# WORKGROUP not accessible, but other network functions are OK.



## rasel_007 (Oct 18, 2011)

Microsoft Windows XP [Version 5.1.2600]
(C) Copyright 1985-2001 Microsoft Corp.

C:\Documents and Settings\Rasel>NBTSTAT -n
Failed to access NetBT driver -- NetBT may not be loaded

C:\Documents and Settings\Rasel>
C:\Documents and Settings\Rasel>IPCONFIG /ALL

Windows IP Configuration

Host Name . . . . . . . . . . . . : rasel
Primary Dns Suffix . . . . . . . :
Node Type . . . . . . . . . . . . : Unknown
IP Routing Enabled. . . . . . . . : No
WINS Proxy Enabled. . . . . . . . : No

Ethernet adapter Local Area Connection:

Connection-specific DNS Suffix . :
Description . . . . . . . . . . . : Realtek RTL8168/8111 PCI-E Gigabit E
thernet NIC
Physical Address. . . . . . . . . : 00-1C-C0-AE-B6-80
Dhcp Enabled. . . . . . . . . . . : No
IP Address. . . . . . . . . . . . : 192.168.15.241
Subnet Mask . . . . . . . . . . . : 255.255.255.0
Default Gateway . . . . . . . . . : 192.168.15.1
DNS Servers . . . . . . . . . . . : 202.84.33.13
202.84.33.20
NetBIOS over Tcpip. . . . . . . . : Disabled

C:\Documents and Settings\Rasel>


----------



## 2xg (Aug 5, 2009)

Welcome to TSF,

I have move your Post and created a New Thread here for you.

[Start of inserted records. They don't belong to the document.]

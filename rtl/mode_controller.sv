// Mode controller of the predecode loop buffer.
//
// When a branch resolves in EX1, the controller takes the record the Branch
// Information Table (BIT) returned for it in Decode and the taken/not-taken
// outcome, and chooses the fetch mode of the instructions that follow:
//
//   Fast Access (F-reg = 1): (Frequent | Pre-Frequent) and taken
//   Storage     (S-reg = 1): no flag set, taken, Execute Counter >= threshold;
//                            the branch's Frequent and Pre-Frequent Flags are set
//   Direct      (both 0)   : a loop-buffer miss; no flag set and counter below
//                            threshold; a flagged branch not taken
//
// A taken branch increments its saturating Execute Counter and is written
// back to the BIT (allocating an entry if it was absent). The comparison
// with the threshold uses the incremented count, so with THRESHOLD = 4 the
// fourth taken execution starts storing. A not-taken branch that falls in
// none of the listed cases (no flag, counter already at threshold) goes to
// Direct Mode. These two points are this design's reading of the rules.
//
// The replace register counts taken hot branches (Frequent Flag set) down,
// saturating at zero, and taken non-hot branches up. When an increment
// overflows it, the loop buffer contents are judged stale: every Frequent
// Flag in the BIT is cleared (writing phase) and the register wraps to zero;
// the Pre-Frequent Flags and the buffer contents are kept, so a branch whose
// loop is still stored returns straight to Fast Access.
//
// Timing: br_valid/plb_miss are sampled at the rising clock edge; S-reg,
// F-reg and the replace register change there. BIT write-back outputs are
// combinational and are registered by the BIT. A miss has priority.
module mode_controller #(
  parameter int unsigned EXEC_W    = plb_pkg::EXEC_W,
  parameter int unsigned THRESHOLD = plb_pkg::THRESHOLD,
  parameter int unsigned REPLACE_W = plb_pkg::REPLACE_W
) (
  input  logic              clk,
  input  logic              rst_n,
  // branch resolved in EX1, with its BIT record read in Decode
  input  logic              br_valid,
  input  logic              taken,
  input  logic [EXEC_W-1:0] info_exec,
  input  logic              info_freq,
  input  logic              info_prefreq,
  // loop buffer miss in Dispatch
  input  logic              plb_miss,
  // BIT write-back
  output logic              wr_en,
  output logic [EXEC_W-1:0] wr_exec,
  output logic              wr_freq,
  output logic              wr_prefreq,
  output logic              clr_freq,
  // mode registers
  output logic              s_reg,
  output logic              f_reg,
  output plb_pkg::mode_e    mode,
  output logic [REPLACE_W-1:0] replace
);
  import plb_pkg::*;

  localparam logic [EXEC_W-1:0] EXEC_MAX = '1;

  logic              s_q, f_q;
  logic [REPLACE_W-1:0] rep_q;
  logic [EXEC_W-1:0] exec_inc;
  logic              flagged;
  mode_e             next_mode;
  logic              rep_inc, rep_dec, rep_ovf;

  assign flagged  = info_freq | info_prefreq;
  assign exec_inc = (info_exec == EXEC_MAX) ? info_exec : info_exec + 1'b1;

  always_comb begin
    next_mode  = MODE_DIRECT;
    wr_en      = 1'b0;
    wr_exec    = info_exec;
    wr_freq    = info_freq;
    wr_prefreq = info_prefreq;
    if (br_valid && !plb_miss) begin
      if (taken) begin
        wr_en   = 1'b1;
        wr_exec = exec_inc;
        if (flagged) begin
          next_mode = MODE_FAST;
        end else if (32'(exec_inc) >= THRESHOLD) begin
          next_mode  = MODE_STORAGE;
          wr_freq    = 1'b1;
          wr_prefreq = 1'b1;
        end
      end
    end
  end

  assign rep_dec  = br_valid && !plb_miss && taken &&  info_freq;
  assign rep_inc  = br_valid && !plb_miss && taken && !info_freq;
  assign rep_ovf  = rep_inc && (rep_q == '1);
  assign clr_freq = rep_ovf;

  always_ff @(posedge clk or negedge rst_n) begin
    if (!rst_n) begin
      s_q   <= 1'b0;
      f_q   <= 1'b0;
      rep_q <= '0;
    end else begin
      if (plb_miss) begin
        s_q <= 1'b0;
        f_q <= 1'b0;
      end else if (br_valid) begin
        s_q <= (next_mode == MODE_STORAGE);
        f_q <= (next_mode == MODE_FAST);
      end
      if (rep_inc)                    rep_q <= rep_q + 1'b1;   // wraps on overflow
      else if (rep_dec && rep_q != 0) rep_q <= rep_q - 1'b1;
    end
  end

  assign s_reg   = s_q;
  assign f_reg   = f_q;
  assign mode    = f_q ? MODE_FAST : (s_q ? MODE_STORAGE : MODE_DIRECT);
  assign replace = rep_q;

endmodule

DHCP is set to No, shd be Yes.
Dhcp Enabled. . . . . . . . . . . : No

Please enable DHCP in your LAN settings.
How to Enable DHCP in Windows XP | eHow.com


----------



## Wand3r3r (Sep 17, 2010)

Failed to access NetBT driver -- NetBT may not be loaded

NetBIOS over Tcpip. . . . . . . . : Disabled

it should be enabled not disabled. Wins tab in network properties is where you can enable this.


----------